Incorporating spatial biology into preclinical workflows provides a significant advantage for understanding therapeutic effects. By analyzing gene expression within its native tissue architecture, researchers can gain insights that traditional bulk sequencing methods cannot offer. A central practice involves utilizing spatial transcriptomics to map the precise location of cell types and their functional states. The STOmics platform supports this approach, enabling a more informed and efficient path in drug development.
Implementing Spatial Context in Disease Models
A core best practice is applying spatial transcriptomics to characterize complex disease models like organoids or animal tissues. This technique allows scientists to visualize how different cell populations are organized and interact in a diseased state. For instance, research on Alzheimer’s disease has employed spatial transcriptomics to identify spatial transcriptomics trait-associated cells, revealing specific neural and glial cell types located in high-density plaque regions. Mapping these cells provides a clearer understanding of disease mechanisms and potential therapeutic targets.
Identifying and Validating Cellular Targets
The identification of spatial transcriptomics trait-associated cells is a critical step. These are cells whose gene expression signatures, found in a specific spatial zone, correlate with a key disease trait. In preclinical development, confirming that a drug candidate engages its intended target within these specific cells is vital. Spatial transcriptomics enables this validation by showing whether a treatment alters the molecular signature or prevalence of these key cells in their native microenvironment, offering a direct measure of pharmacological activity.

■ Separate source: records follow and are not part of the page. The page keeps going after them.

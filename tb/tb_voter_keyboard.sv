// Self-checking testbench for voter_keyboard.
// Presses every key position in every bank and checks which bits read back,
// including the always-zero unlabeled positions and an unselected bank.
module tb_voter_keyboard;
  import avc_pkg::*;
  logic clk = 1'b0, rst_n = 1'b0;
  bus_req_t req;
  bus_rsp_t rsp;
  int checks = 0, failures = 0;
  logic [4:0][7:0] keys = '0;
  voter_keyboard dut (.*);
  localparam logic [4:0][7:0] MASK = {8'h7F, 8'hFF, 8'h1F, 8'hFF, 8'h7F};
  always #5 clk = ~clk;

  // One-cycle I/O write; hi is the upper address byte of the cycle.
  task automatic out(logic [7:0] port, logic [7:0] v, logic [7:0] hi = 8'h00);
    req = '0; req.iorq = 1; req.wr = 1; req.addr = {hi, port}; req.wdata = v;
    @(posedge clk); #1 req = '0;
  endtask
  // One-cycle I/O read; the answer is taken in the following cycle.
  task automatic inp(logic [7:0] port, output logic [7:0] v, input logic [7:0] hi = 8'h00);
    req = '0; req.iorq = 1; req.rd = 1; req.addr = {hi, port};
    @(posedge clk); #1 req = '0;
    v = rsp.hit ? rsp.data : 8'hFF;
  endtask
  task automatic expect_in(logic [7:0] port, logic [7:0] exp, logic [7:0] hi = 8'h00);
    logic [7:0] v;
    inp(port, v, hi);
    checks++;
    if (v !== exp) begin failures++; $display("FAIL in %h (hi %h): got %h exp %h", port, hi, v, exp); end
  endtask
  task automatic expect_eq(string what, logic [31:0] got, logic [31:0] exp);
    checks++;
    if (got !== exp) begin failures++; $display("FAIL %s: got %h exp %h", what, got, exp); end
  endtask

  initial begin
    #1000000; failures++; $display("watchdog expired");
    $display("TB_RESULT checks=%0d failures=%0d", checks, failures); $finish;
  end

  initial begin
    req = '0;
    repeat (3) @(posedge clk); #1 rst_n = 1;
    expect_in(8'h75, 8'h00);
    for (int b = 0; b < 5; b++) begin
      out(8'h74, 8'(1 << b));
      for (int k = 0; k < 8; k++) begin
        keys = '0; keys[b][k] = 1'b1;
        keys[(b + 1) % 5] = 8'hFF;       // another bank busy, not selected
        expect_in(8'h75, MASK[b][k] ? 8'(1 << k) : 8'h00);
      end
    end
    keys = '1;
    out(8'h74, 8'h03);
    expect_in(8'h75, 8'hFF);
    out(8'h74, 8'h04);
    expect_in(8'h75, 8'h1F);
    $display("TB_RESULT checks=%0d failures=%0d", checks, failures);
    $finish;
  end
endmodule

Integrating Multi-Omics for a Complete View
Advanced practice involves integrating spatial gene expression data with other molecular layers. Platforms like STOmics provide end-to-end solutions that combine high-resolution spatial transcriptomics with protein detection. This multi-omics approach allows teams to not only locate spatial transcriptomics trait-associated cells but also to understand their functional protein outputs. This combined data strengthens the link between a drug’s mechanism, cellular response, and overall tissue-level outcome.

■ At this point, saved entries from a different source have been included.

// Voter panel: 504 candidate switches and LEDs, booth light and Cast Vote.
//
// The panel is two groups (left, right) of six subpanels, each a grid of
// 6 columns by 7 rows of switches with matching LEDs.  Each group scans one
// column at a time.  An OUT of 0-5 to the group's column port (0x47 left,
// 0x4F right) selects its active column (0 after reset); other values select
// no column in this model.  Each subpanel has a port (left 0x40-0x45, right
// 0x48-0x4D; subpanel index = port bits 2:0):
//   IN   bits 6:0 = switches of the active column right now (bit 7 = 0)
//   OUT  bits 6:0 = display pattern, driven onto the active column's LEDs.
// The pattern register persists, so after a column change the new column
// shows the old pattern; software rewrites it while scanning and the lamps'
// persistence makes all columns look lit.  Outputs are the column drive
// (one-hot per group) and the row drive (pattern per subpanel).
// Port 0x46: OUT bit 7 switches the booth light (reads return 0).  Port 0x4E:
// OUT bit 6 lights the Cast Vote button; IN returns bits 1:0 = 11 while it is
// dark, and 10 (pressed) or 01 (released) while lit.  ctc_trg_n goes low
// during any I/O cycle to port 0x4F (CTC1 channel 0 input).  All of this
// follows the board description; clearing patterns on reset is a choice.
// Reads appear on rsp one cycle after the request.
module voter_panel
  import avc_pkg::*;
#(
  parameter int unsigned GROUPS    = 2,
  parameter int unsigned SUBPANELS = 6,
  parameter int unsigned COLS      = 6,
  parameter int unsigned ROWS      = 7
) (
  input  logic     clk,
  input  logic     rst_n,
  input  bus_req_t req,
  output bus_rsp_t rsp,
  input  logic [GROUPS-1:0][SUBPANELS-1:0][COLS-1:0][ROWS-1:0] vp_sw,
  output logic [GROUPS-1:0][COLS-1:0]                          col_drv,
  output logic [GROUPS-1:0][SUBPANELS-1:0][ROWS-1:0]           row_drv,
  output logic     booth_light,
  output logic     cast_lamp,
  input  logic     cast_btn,
  output logic     ctc_trg_n
);

  logic [GROUPS-1:0][2:0]                          col_q;
  logic [GROUPS-1:0][SUBPANELS-1:0][ROWS-1:0]      pat_q;
  logic        grp, io;
  logic [2:0]  sub;
  logic        rd_q;
  logic [7:0]  data_q, rdata;
  logic        claim;

  assign io  = req.iorq && (req.rd || req.wr) && req.addr[7:4] == 4'h4;
  assign grp = req.addr[3];
  assign sub = req.addr[2:0];
  assign ctc_trg_n = !(req.iorq && req.addr[7:0] == 8'h4F);

  always_ff @(posedge clk or negedge rst_n) begin
    if (!rst_n) begin
      col_q       <= '0;
      pat_q       <= '0;
      booth_light <= 1'b0;
      cast_lamp   <= 1'b0;
    end else if (io && req.wr) begin
      if (sub == 3'd7)                     col_q[grp] <= req.wdata[2:0];
      else if (32'(sub) < SUBPANELS)       pat_q[grp][sub] <= req.wdata[ROWS-1:0];
      else if (sub == 3'd6 && !grp)        booth_light <= req.wdata[7];
      else if (sub == 3'd6 &&  grp)        cast_lamp   <= req.wdata[6];
    end
  end

  always_comb begin
    for (int g = 0; g < GROUPS; g++)
      for (int c = 0; c < COLS; c++)
        col_drv[g][c] = 32'(col_q[g]) == c;
    for (int g = 0; g < GROUPS; g++)
      for (int s = 0; s < SUBPANELS; s++)
        row_drv[g][s] = pat_q[g][s];
  end

  // Read value of an input cycle.
  always_comb begin
    rdata = 8'h00;
    claim = 1'b0;
    if (io && req.rd) begin
      if (32'(sub) < SUBPANELS) begin
        claim = 1'b1;
        for (int c = 0; c < COLS; c++)
          if (col_drv[grp][c]) rdata[ROWS-1:0] = vp_sw[grp][sub][c];
      end else if (sub == 3'd6) begin
        claim = 1'b1;
        if (grp) rdata[1:0] = cast_lamp ? {cast_btn, !cast_btn} : 2'b11;
      end
    end
  end

  always_ff @(posedge clk or negedge rst_n) begin
    if (!rst_n) begin
      rd_q   <= 1'b0;
      data_q <= 8'h00;
    end else begin
      rd_q   <= claim;
      data_q <= rdata;
    end
  end

  assign rsp = '{hit: rd_q, data: rd_q ? data_q : 8'h00};
endmodule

Adhering to these spatial biology practices refines the preclinical drug development process. The ability to identify, locate, and monitor key spatial transcriptomics trait-associated cells within a tissue context reduces uncertainty in therapeutic targeting. The integrated tools from STOmics furnish researchers with the data necessary to make more confident decisions, potentially accelerating the journey of effective treatments from the laboratory to the clinic.